The task: For the records below, report how many lines include "cycles", with no accompanying text.

Stored items:
►

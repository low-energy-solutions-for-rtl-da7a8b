// fve_line_codec: frequent-value codec for a whole memory line, with a single
// encoder and a single decoder shared by all words of the line.
//
// A line holds WPL words (see fve_encoder for the word layout). Encoding: an
// accepted line (enc_in_valid && enc_in_ready in clock cycle n) is fed to the
// pipelined fve_encoder one word per cycle, word 0 first, in cycles n+1 ..
// n+WPL; every word is costed against the matching word of old_line (the
// line stored at the destination). The encoded line and the sum of the word
// costs are presented with enc_out_valid for one cycle in cycle n+WPL+4 and
// the codec accepts the next line after it. Decoding: an accepted stored line
// is passed word by word through fve_decoder in cycles n+1 .. n+WPL, and the
// decoded line appears with dec_out_valid in cycle n+WPL+2, i.e. the read
// latency grows with the number of words, as documented for a shared decoder.
// The two directions are independent. ld_* load the dictionaries of both
// sides (see fve_encoder).
module fve_line_codec
  import nvm_pkg::*;
#(
  parameter int unsigned CELL_BITS = 2,
  parameter int unsigned FVL       = 8,
  parameter int unsigned SLICES    = 16,
  parameter int unsigned K         = 8,
  parameter int unsigned TAG_CELLS = 2,
  parameter int unsigned WPL       = 4,
  parameter tech_e       TECH      = TECH_MLC_PCM,
  localparam int unsigned KW  = (K > 1) ? $clog2(K) : 1,
  localparam int unsigned DW  = SLICES * FVL,
  localparam int unsigned SW  = DW + TAG_CELLS * CELL_BITS,
  localparam int unsigned WW  = $clog2(WPL + 1)
) (
  input  logic               clk,
  input  logic               rst_n,
  input  logic               ld_valid,
  input  logic [KW-1:0]      ld_dict,
  input  logic [FVL-1:0]     ld_value,
  input  logic [FVL-1:0]     ld_code,
  // line encoding
  input  logic               enc_in_valid,
  output logic               enc_in_ready,
  input  logic [WPL*DW-1:0]  new_line,
  input  logic [WPL*SW-1:0]  old_line,
  output logic               enc_out_valid,
  output logic [WPL*SW-1:0]  enc_line,
  output logic [31:0]        enc_energy,
  // line decoding
  input  logic               dec_in_valid,
  output logic               dec_in_ready,
  input  logic [WPL*SW-1:0]  stored_line,
  output logic               dec_out_valid,
  output logic [WPL*DW-1:0]  dec_line
);

  // ---------------- encoding ----------------
  logic [WPL*DW-1:0] nl_q;
  logic [WPL*SW-1:0] ol_q;
  logic              e_busy;
  logic [WW-1:0]     e_fed, e_got;
  logic              e_feed, e_ovalid;
  logic [SW-1:0]     e_oword;
  logic [31:0]       e_oen;

  assign enc_in_ready = !e_busy;
  assign e_feed       = e_busy && (e_fed != WW'(WPL));

  fve_encoder #(
    .CELL_BITS(CELL_BITS), .FVL(FVL), .SLICES(SLICES), .K(K),
    .TAG_CELLS(TAG_CELLS), .TECH(TECH)
  ) u_enc (
    .clk, .rst_n, .ld_valid, .ld_dict, .ld_value, .ld_code,
    .in_valid(e_feed),
    .new_word(nl_q[e_fed*DW +: DW]),
    .old_word(ol_q[e_fed*SW +: SW]),
    .out_valid(e_ovalid), .out_word(e_oword), .out_dict(), .out_energy(e_oen)
  );

  always_ff @(posedge clk or negedge rst_n) begin
    if (!rst_n) begin
      e_busy        <= 1'b0;
      e_fed         <= '0;
      e_got         <= '0;
      enc_out_valid <= 1'b0;
      enc_energy    <= '0;
    end else begin
      enc_out_valid <= 1'b0;
      if (!e_busy && enc_in_valid) begin
        e_busy     <= 1'b1;
        e_fed      <= '0;
        e_got      <= '0;
        enc_energy <= '0;
      end else if (e_busy) begin
        if (e_feed) e_fed <= e_fed + 1'b1;
        if (e_ovalid) begin
          e_got      <= e_got + 1'b1;
          enc_energy <= enc_energy + e_oen;
          if (e_got == WW'(WPL - 1)) begin
            e_busy        <= 1'b0;
            enc_out_valid <= 1'b1;
          end
        end
      end
    end
  end

  always_ff @(posedge clk) begin
    if (!e_busy && enc_in_valid) begin
      nl_q <= new_line;
      ol_q <= old_line;
    end
    if (e_busy && e_ovalid) enc_line[e_got*SW +: SW] <= e_oword;
  end

  // ---------------- decoding ----------------
  logic [WPL*SW-1:0] sl_q;
  logic              d_busy;
  logic [WW-1:0]     d_fed, d_got;
  logic              d_feed, d_ovalid;
  logic [DW-1:0]     d_oword;

  assign dec_in_ready = !d_busy;
  assign d_feed       = d_busy && (d_fed != WW'(WPL));

  fve_decoder #(
    .CELL_BITS(CELL_BITS), .FVL(FVL), .SLICES(SLICES), .K(K), .TAG_CELLS(TAG_CELLS)
  ) u_dec (
    .clk, .rst_n, .ld_valid, .ld_dict, .ld_value, .ld_code,
    .in_valid(d_feed),
    .stored(sl_q[d_fed*SW +: SW]),
    .out_valid(d_ovalid), .data(d_oword)
  );

  always_ff @(posedge clk or negedge rst_n) begin
    if (!rst_n) begin
      d_busy        <= 1'b0;
      d_fed         <= '0;
      d_got         <= '0;
      dec_out_valid <= 1'b0;
    end else begin
      dec_out_valid <= 1'b0;
      if (!d_busy && dec_in_valid) begin
        d_busy <= 1'b1;
        d_fed  <= '0;
        d_got  <= '0;
      end else if (d_busy) begin
        if (d_feed) d_fed <= d_fed + 1'b1;
        if (d_ovalid) begin
          d_got <= d_got + 1'b1;
          if (d_got == WW'(WPL - 1)) begin
            d_busy        <= 1'b0;
            dec_out_valid <= 1'b1;
          end
        end
      end
    end
  end

  always_ff @(posedge clk) begin
    if (!d_busy && dec_in_valid) sl_q <= stored_line;
    if (d_busy && d_ovalid) dec_line[d_got*DW +: DW] <= d_oword;
  end

endmodule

◄

Solved problem: 2